Does knowing that your child will be born with Down syndrome actually make the scenario of being a parent of a child with Down syndrome any easier to come to terms with?
Doesn’t it actually create more pressure on the parents, who, while the child is still hidden from sight within the womb, are far more likely to fall prey to unrealistic fears and imaginings that would otherwise be quickly dispelled if the child was actually there to see, hold and touch when they received the diagnosis?
It’s also important to remember that invasive tests such as amniocentesis carry very little risk to the baby if they are carried out much later in a pregnancy.
All of this leads me to conclude that the primary reason for promoting early screening for Down syndrome is to provide a window of opportunity for eugenic abortions to be carried out – apart from reducing the risks to the baby from invasive testing, this is the only thing of any substance that actually changes if you shift the testing process to a point much further down the track.
I had the privilege of being at a bioethics colloquium in Australia earlier this year where this particular issue was debated, and one important point that was raised was that of ‘disproportionate risk’, and it’s impact on the ethics of screening.
Now usually when people think of the issue of disproportionate risk and screening they think of it in relation to the risk caused by the testing (i.e. ‘is there a serious risk of harm to mother or the baby from the test itself?’), but this completely misses the disproportionate social risks of providing early screening for Down syndrome.

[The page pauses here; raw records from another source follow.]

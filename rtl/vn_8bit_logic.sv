// vn_8bit_logic: the "8 Bits Logic" of VN_8W.
//
// Rebuilds the 2^8-entry von Neumann table from two 4-bit summaries
// (NA, DA, WA) and (NB, DB, WB). Because the mapping depends only on the
// pair of Hamming weights, the table is 5 x 5 cells; inside a cell the
// output codes are made of input symbols (DA, DB, WA, WB), so every cell is
// a few wires. Groups of the 8-bit Hamming weight k get:
//   k = 0, 8      : nothing
//   k = 1, 7      : 3 direct bits
//   k = 2, 6      : 2 direct bits + base-7 waiting flag (28 = 4 x 7)
//   k = 3, 5      : 3 direct bits + base-7 waiting flag (56 = 8 x 7)
//   k = 4         : 6, 2 or 1 direct bits (70 = 64 + 4 + 2)
// Outputs (combinational):
//   dout[5:0]   direct bits; only positions with dvalid set carry data
//   dvalid[5:0] valid mask
//   dwait[2:0]  base-7 waiting flag, 0..6
//   dwait_valid flag present (NA + NB = 2, 3, 5 or 6)
// The valid masks of every cell except (2,2) and the waiting flag codes
// follow the document's tables. The bit values placed at the valid
// positions, and the split of the (2,2) cell into 32 six-bit and 4 two-bit
// members, are this design's own assignment; each group has been checked
// to map its members one-to-one onto (code, flag) pairs, which is what
// makes the output unbiased.
module vn_8bit_logic
  import vn8w_pkg::*;
(
  input  half_t       a,            // from 4 Bits Logic A
  input  half_t       b,            // from 4 Bits Logic B
  output logic [5:0]  dout,
  output logic [5:0]  dvalid,
  output flag7_t      dwait,
  output logic        dwait_valid
);

  logic [3:0] nsum;
  logic [2:0] c22;   // index of (WA, WB) in the (2,2) cell, 0..7

  always_comb begin
    nsum = 4'(a.n) + 4'(b.n);

    // (2,2) cell: eight of the nine (WA, WB) combinations get a 3-bit index,
    // the ninth (2,2) is left to the 2-bit code.
    if (!a.w[1] && !b.w[1]) c22 = {1'b0, a.w[0], b.w[0]};
    else if (a.w[1])        c22 = {2'b10, b.w[0]};
    else                    c22 = {2'b11, a.w[0]};

    // Waiting flag code (Fig. 3.16 layout): rows by NB, columns by NA.
    unique case (b.n)
      3'd1, 3'd3: dwait = {1'b0, b.d};
      3'd2:       dwait = {1'b1, b.w};
      default:    dwait = (a.n == 3'd2) ? {1'b1, a.w} : {1'b0, a.d};
    endcase
    dwait_valid = (nsum == 4'd2) || (nsum == 4'd3) ||
                  (nsum == 4'd5) || (nsum == 4'd6);

    dout   = '0;
    dvalid = '0;
    unique case ({a.n, b.n})
      // ---- k = 1 and k = 7: 3 bits -------------------------------------
      {3'd1, 3'd0}, {3'd3, 3'd4}: begin dvalid = 6'b111000; dout[5:3] = {1'b1, a.d}; end
      {3'd0, 3'd1}, {3'd4, 3'd3}: begin dvalid = 6'b100110; dout[5] = 1'b0; dout[2:1] = b.d; end
      // ---- k = 2 and k = 6: 2 bits + flag --------------------------------
      {3'd1, 3'd1}, {3'd3, 3'd3}: begin dvalid = 6'b011000; dout[4:3] = a.d; end
      {3'd2, 3'd0}, {3'd2, 3'd4}: begin dvalid = 6'b001001; dout[3] = a.d[0]; dout[0] = b.n[1]; end
      {3'd0, 3'd2}, {3'd4, 3'd2}: begin dvalid = 6'b000011; dout[1] = b.d[0]; dout[0] = b.n[1]; end
      // ---- k = 3 and k = 5: 3 bits + flag --------------------------------
      {3'd2, 3'd1}, {3'd2, 3'd3}: begin dvalid = 6'b100110; dout[5] = a.d[0]; dout[2:1] = a.w; end
      {3'd0, 3'd3}, {3'd4, 3'd1}: begin dvalid = 6'b100110; dout[5] = 1'b0; dout[2:1] = 2'b11; end
      {3'd3, 3'd0}, {3'd1, 3'd4}: begin dvalid = 6'b111000; dout[5:3] = 3'b111; end
      {3'd1, 3'd2}, {3'd3, 3'd2}: begin dvalid = 6'b111000; dout[5:3] = {b.d[0], a.d}; end
      // ---- k = 4: 6, 2 or 1 bits -----------------------------------------
      {3'd3, 3'd1}, {3'd1, 3'd3}: begin dvalid = 6'b111111; dout = {1'b0, a.d, b.d, a.n[1]}; end
      {3'd4, 3'd0}, {3'd0, 3'd4}: begin dvalid = 6'b000001; dout[0] = a.n[2]; end
      {3'd2, 3'd2}: begin
        if (a.w == 2'd2 && b.w == 2'd2) begin
          dvalid = 6'b001010;
          dout[3] = a.d[0];
          dout[1] = b.d[0];
        end else begin
          dvalid = 6'b111111;
          dout   = {1'b1, c22[2], a.d[0], c22[1], b.d[0], c22[0]};
        end
      end
      // ---- k = 0 and k = 8 (and impossible weights): nothing -------------
      default: ;
    endcase
  end

endmodule
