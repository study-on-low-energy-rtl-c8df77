// tb_vn_8bit_logic: exhaustive check of the 8 Bits Logic.
// All 256 combinations of two 4-bit halves are applied; the half summaries
// (weight, D, W) are built here from the binary code tables of the design
// description. Checked per 8-bit input:
//   - the valid mask against the 5 x 5 DVALID table of the description
//     (the (2,2) cell, which the description leaves open, must give 6 or 2
//     bits),
//   - the waiting flag code against the DWAIT table, and its valid bit
//     against "NA + NB is 2, 3, 5 or 6".
// Checked per Hamming-weight group: every member has the bit count the
// bit-assignment strategy gives it, all (code, flag) pairs differ, and each
// flag value 0..6 occurs equally often. Together these make the output
// unbiased for i.i.d. input. The total over all 256 inputs must be 890
// direct bits and 168 flags (62.21 % extraction efficiency).
module tb_vn_8bit_logic;
  import vn8w_pkg::*;

  half_t a, b;
  logic [5:0] dout, dvalid;
  flag7_t dwait;
  logic dwait_valid;
  int checks = 0, failures = 0;

  vn_8bit_logic dut (.a, .b, .dout, .dvalid, .dwait, .dwait_valid);

  // DVALID table, [NB][NA].
  localparam logic [5:0] DV [5][5] = '{
    '{6'b000000, 6'b111000, 6'b001001, 6'b111000, 6'b000001},
    '{6'b100110, 6'b011000, 6'b100110, 6'b111111, 6'b100110},
    '{6'b000011, 6'b111000, 6'b111111, 6'b111000, 6'b000011},
    '{6'b100110, 6'b111111, 6'b100110, 6'b011000, 6'b100110},
    '{6'b000001, 6'b111000, 6'b001001, 6'b111000, 6'b000000}};

  function automatic logic [1:0] ref_d(input logic [3:0] v);
    case (v)
      4'b0001: return 2'b01;  4'b0010: return 2'b10;
      4'b0100: return 2'b11;  4'b1000: return 2'b00;
      4'b1110: return 2'b10;  4'b1101: return 2'b01;
      4'b1011: return 2'b00;  4'b0111: return 2'b11;
      4'b0011: return 2'b00;  4'b0101: return 2'b01;
      4'b0110: return 2'b00;  4'b1001: return 2'b01;
      4'b1010: return 2'b00;  4'b1100: return 2'b01;
      default: return 2'b00;
    endcase
  endfunction
  function automatic logic [1:0] ref_w(input logic [3:0] v);
    case (v)
      4'b0101, 4'b0110: return 2'd1;
      4'b1001, 4'b1010: return 2'd2;
      default:          return 2'd0;
    endcase
  endfunction
  function automatic half_t mk(input logic [3:0] v);
    half_t h;
    h.n = 3'($countones(v));
    h.d = ref_d(v);
    h.w = ref_w(v);
    return h;
  endfunction

  task automatic check(input bit cond, input string msg);
    checks++;
    if (!cond) begin failures++; $display("FAIL %s", msg); end
  endtask

  int seen [int];               // key -> count
  int len_cnt [9][7];           // [k][bits]
  int flag_cnt [9][7];          // [k][flag]
  int total_bits = 0, total_flags = 0;

  initial begin
    for (int ia = 0; ia < 16; ia++) begin
      for (int ib = 0; ib < 16; ib++) begin
        int na, nb, k, len, code, key;
        logic [2:0] exp_wait;
        a = mk(4'(ia)); b = mk(4'(ib));
        #1;
        na = int'(a.n); nb = int'(b.n); k = na + nb;
        // valid mask
        if (na == 2 && nb == 2)
          check(dvalid == 6'b111111 || dvalid == 6'b001010,
                $sformatf("(2,2) mask %b", dvalid));
        else
          check(dvalid == DV[nb][na], $sformatf("mask NA=%0d NB=%0d got %b", na, nb, dvalid));
        // waiting flag
        if (nb == 1 || nb == 3)  exp_wait = {1'b0, b.d};
        else if (nb == 2)        exp_wait = {1'b1, b.w};
        else if (na == 2)        exp_wait = {1'b1, a.w};
        else                     exp_wait = {1'b0, a.d};
        check(dwait_valid == (k == 2 || k == 3 || k == 5 || k == 6),
              $sformatf("dwait_valid NA=%0d NB=%0d", na, nb));
        if (dwait_valid) begin
          check(dwait == exp_wait, $sformatf("dwait NA=%0d NB=%0d got %0d exp %0d", na, nb, dwait, exp_wait));
          check(dwait <= 3'd6, "flag range");
          if (dwait <= 3'd6) flag_cnt[k][dwait]++;
          total_flags++;
        end
        // compact the valid bits into a code
        len = 0; code = 0;
        for (int i = 5; i >= 0; i--)
          if (dvalid[i]) begin code = code * 2 + int'(dout[i]); len++; end
        if (len <= 6) len_cnt[k][len]++;
        total_bits += len;
        key = k * 100000 + len * 10000 + code * 10 + (dwait_valid ? int'(dwait) : 9);
        check(!seen.exists(key), $sformatf("duplicate code in group %0d: len %0d code %0d", k, len, code));
        seen[key] = 1;
      end
    end
    // per-group bit counts
    check(len_cnt[0][0] == 1 && len_cnt[8][0] == 1, "g0/g8");
    check(len_cnt[1][3] == 8 && len_cnt[7][3] == 8, "g1/g7 3 bits");
    check(len_cnt[2][2] == 28 && len_cnt[6][2] == 28, "g2/g6 2 bits");
    check(len_cnt[3][3] == 56 && len_cnt[5][3] == 56, "g3/g5 3 bits");
    check(len_cnt[4][6] == 64 && len_cnt[4][2] == 4 && len_cnt[4][1] == 2, "g4 6/2/1 bits");
    for (int k = 2; k <= 6; k++) begin
      if (k == 4) continue;
      for (int f = 0; f < 7; f++)
        check(flag_cnt[k][f] * 7 == ((k == 2 || k == 6) ? 28 : 56),
              $sformatf("group %0d flag %0d count %0d", k, f, flag_cnt[k][f]));
    end
    check(total_bits == 890, $sformatf("total direct bits %0d", total_bits));
    check(total_flags == 168, $sformatf("total flags %0d", total_flags));
    $display("TB_RESULT checks=%0d failures=%0d", checks, failures);
    $finish;
  end

  initial begin
    #100000;
    failures++;
    $display("watchdog expired");
    $display("TB_RESULT checks=%0d failures=%0d", checks, failures);
    $finish;
  end
endmodule
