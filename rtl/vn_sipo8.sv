// vn_sipo8: serial-in parallel-out front end of VN_8W (SIPO8).
//
// Shifts one raw bit in per clock. After every eighth bit the complete
// byte is copied into `word` and `wstb` pulses for one clock; `word` then
// stays stable for the next eight clocks. This strobe plays the role of the
// gated clock CLK7 of the document, which wakes the mapping logic once
// every eight clocks: here it is a clock enable rather than a gated clock,
// which is this design's choice. word[7] is the oldest bit of the frame,
// word[0] the newest. Reset (active low) restarts the frame count.
// Timing: the eighth bit sampled at edge t appears in `word` after edge t,
// with wstb high during the following cycle.
module vn_sipo8
  import vn8w_pkg::*;
(
  input  logic       clk,
  input  logic       rst_n,
  input  logic       din,
  output logic [7:0] word,
  output logic       wstb
);

  logic [6:0] sr;
  logic [2:0] cnt;

  always_ff @(posedge clk or negedge rst_n) begin
    if (!rst_n) begin
      sr   <= '0;
      cnt  <= '0;
      word <= '0;
      wstb <= 1'b0;
    end else begin
      sr   <= {sr[5:0], din};
      cnt  <= cnt + 3'd1;
      wstb <= (cnt == 3'(FRAME_BITS - 1));
      if (cnt == 3'(FRAME_BITS - 1)) word <= {sr, din};
    end
  end

endmodule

You see, when early screening for Down syndrome is made available, there is a disproportionate risk of death to persons with Down syndrome (approximately 85% of people with Down syndrome are now aborted as a result of this screening), and this needs to be considered when evaluating the merits of the act of screening.
When push comes to shove I am yet to be convinced that there is any genuine need for Down syndrome screening to actually take place early in a pregnancy, and therefore I am not at all in favor of the current screening programme, which I think could be carried out much later if, as its advocates claim, eugenic abortion really isn’t a key aspect of this programme.
For those who haven’t heard it already, here is the radio advert for the new eugenic screening programme targeting people with Down syndrome in NZ.
Note the soothing music and gentle voice of the female narrator, and the way that the advert implies that genetic screening is one of the most important and urgent things that a pregnant woman needs to do.
Of course there is no mention of the fact that they’re testing for Down syndrome, or that women will be offered the opportunity to abort any Down syndrome babies the test happens to discover.